Best Way To Learn iPhone Programming - kloncks

I'm a 20-year-old college student who's been programming for a long time in PHP (I know...I know. Sorry.) and most recently Python.
======
jbrennan
If you've done any looking around already, you've probably seen this advice:
"Just start building something", and it's really the best advice.

Of course, check out <http://developer.apple.com/ios>. Their documentation is
incredible. They have "Getting Started" guides, learning Objective-C, Cocoa
touch, and building basic apps, all the way up to using specific classes. It's
definitely a fantastic resource.

The Stanford classes are excellent as well.

But really, once you've gone through those resources (and really, while you're
still going through them), you really need to just sit down and build
something. You've hopefully got some kind of app in mind. Just start building
it. If you find it's too complicated for your skillset, scale it back. Even if
you just make your app present a UI and maybe a Settings screen, you'll have
accomplished a ton, and taking that and making a full "regular app" is at
mostly the same skill level (and confidence level).

------
dpio
I like this book.
[http://www.bignerdranch.com/book/iphone_programming_the_big_...](http://www.bignerdranch.com/book/iphone_programming_the_big_nerd_ranch_guide)

I've struggled through other iOS dev books and, for me, this one has been the
most clear.

------
danest
I suggest looking at Apples getting started guide for the very basics of
Objective-C.

I have also used CS-193P Stanford classes. These might be better if you are a
visual learner.

<http://www.stanford.edu/class/cs193p/cgi-bin/drupal/>

Another great resource has been this Design and Code website.

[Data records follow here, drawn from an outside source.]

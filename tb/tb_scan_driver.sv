// tb_scan_driver: an 8-line scan driver gets a VST pulse and then VClk
// periods of random length, with VST low for two frames.
// Checks after every VClk rise: exactly one gate line is on, and it
// advances by one line per VClk. Between VClk rises the gate lines must not
// change. After the last line the token leaves and all lines are off.
module tb_scan_driver;
  import sog_pkg::*;
  localparam int unsigned L = 8;
  logic mclk = 1'b0, rst_n = 1'b1, vst = 1'b0, vclk = 1'b0;
  logic [L-1:0] gate;
  int checks = 0, failures = 0;

  scan_driver #(.LINES(L)) dut (.*);
  always #5 mclk = ~mclk;

  task automatic vclk_period(logic with_vst);
    int hi, lo;
    hi = 2 + int'($urandom % 5);
    lo = 2 + int'($urandom % 5);
    @(negedge mclk); vclk = 1'b1; vst = with_vst;
    repeat (hi) @(negedge mclk);
    vclk = 1'b0; vst = 1'b0;
    repeat (lo) begin
      logic [L-1:0] g;
      g = gate;
      @(negedge mclk);
      checks++;
      if (gate !== g) failures++;
    end
  endtask

  initial #1 rst_n = 1'b0;   // reset edge at time 1

  initial begin
    #12 rst_n = 1'b1;
    for (int f = 0; f < 2; f++) begin
      for (int line = 0; line < L; line++) begin
        vclk_period(line == 0);
        checks++;
        if (gate !== (L'(1) << line)) begin
          failures++;
          $display("frame %0d line %0d gate %b", f, line, gate);
        end
      end
      vclk_period(1'b0);
      checks++;
      if (gate !== '0) failures++;
    end
    $display("TB_RESULT checks=%0d failures=%0d", checks, failures);
    $finish;
  end

  initial begin
    repeat (2000) @(posedge mclk);
    failures++;
    $display("watchdog");
    $display("TB_RESULT checks=%0d failures=%0d", checks, failures);
    $finish;
  end
endmodule
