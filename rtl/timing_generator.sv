// timing_generator: timing controller of the driving circuit.
//
// Everything the panel needs is derived from DE and the forwarded MCLK
// alone. No line memory or PLL is used, and no sync codes are embedded in
// the data.
//  - A DE-low stretch of at least VBLANK_DET clocks is vertical blanking.
//    The next DE rise starts a frame: VST rises and the colour count
//    restarts at red.
//  - Every DE rise starts one colour period: HST pulses for one clock
//    together with the first sub-pixel on d_out, and PSC is set to the
//    colour now arriving (00 red, 01 green, 10 blue).
//  - Every DE fall means one colour has been fully transferred. SLE pulses
//    for one clock, and HLE pulses one clock later.
//  - VClk, the scan clock, rises at the start of each line (the red period)
//    and falls at the start of the green period. VST stays high from the
//    first DE rise of a frame to the second, so the scan driver finds it
//    high at the first VClk rise.
// That HST and VST start when DE arrives, that SLE and HLE rise when a
// colour is complete, that PSC changes while DE is high, and the PSC codes
// 00/01/10, all follow the document. The blanking threshold, the one-clock
// widths, the HLE-after-SLE order and where VClk and VST fall are this
// design's choices. Until the first vertical blanking has been seen, all
// outputs stay low.
//
// Timing: all outputs are registered. d_out is d_in delayed by one clock,
// so HST lines up with the first sub-pixel of a colour on d_out. SLE comes
// H clocks after HST when DE is high for H clocks.
module timing_generator
  import sog_pkg::*;
#(
  parameter int unsigned VBLANK_MIN = VBLANK_DET
) (
  input  logic   mclk,
  input  logic   rst_n,
  input  gray_t  d_in,
  input  logic   de_in,
  output gray_t  d_out,
  output logic   hst,
  output logic   sle,
  output logic   hle,
  output color_e psc,
  output logic   vst,
  output logic   vclk
);

  logic                            de_prev;
  logic [$clog2(VBLANK_MIN+1)-1:0] low_cnt;
  logic                            synced;
  color_e                          color;

  logic   de_rise, de_fall, new_frame, frame_ok;
  color_e next_color;

  assign de_rise   = de_in && !de_prev;
  assign de_fall   = !de_in && de_prev;
  assign new_frame = de_rise && (low_cnt == ($clog2(VBLANK_MIN+1))'(VBLANK_MIN));
  assign frame_ok  = synced || new_frame;

  always_comb begin
    if (new_frame)            next_color = COL_R;
    else if (color == COL_B)  next_color = COL_R;
    else                      next_color = color_e'(color + 2'd1);
  end

  always_ff @(posedge mclk or negedge rst_n) begin
    if (!rst_n) begin
      de_prev <= 1'b0;
      low_cnt <= '0;
      synced  <= 1'b0;
      color   <= COL_B;
      d_out   <= '0;
      hst     <= 1'b0;
      sle     <= 1'b0;
      hle     <= 1'b0;
      psc     <= COL_R;
      vst     <= 1'b0;
      vclk    <= 1'b0;
    end else begin
      de_prev <= de_in;
      if (de_in)
        low_cnt <= '0;
      else if (low_cnt != ($clog2(VBLANK_MIN+1))'(VBLANK_MIN))
        low_cnt <= low_cnt + 1'b1;

      d_out <= d_in;
      hst   <= de_rise && frame_ok;
      sle   <= de_fall && synced;
      hle   <= sle;

      if (de_rise && frame_ok) begin
        synced <= 1'b1;
        color  <= next_color;
        psc    <= next_color;
        vst    <= new_frame;
        if (next_color == COL_R)      vclk <= 1'b1;
        else if (next_color == COL_G) vclk <= 1'b0;
      end
    end
  end

endmodule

<http://designthencode.com/scratch/>

------
Dnguyen
Before "just start building something", I recommend taking some project and
start tweaking it to see how/what changes affect the app. Set some break
points and trace through to see how the message (selectors) works. This get
you used to looking that Objective-C code before you dive in.

------
Zev
Read [http://borkwarellc.wordpress.com/2011/04/19/learning-
iphone-...](http://borkwarellc.wordpress.com/2011/04/19/learning-iphone-
programming/). It says exactly what I would say, only is written by someone
else.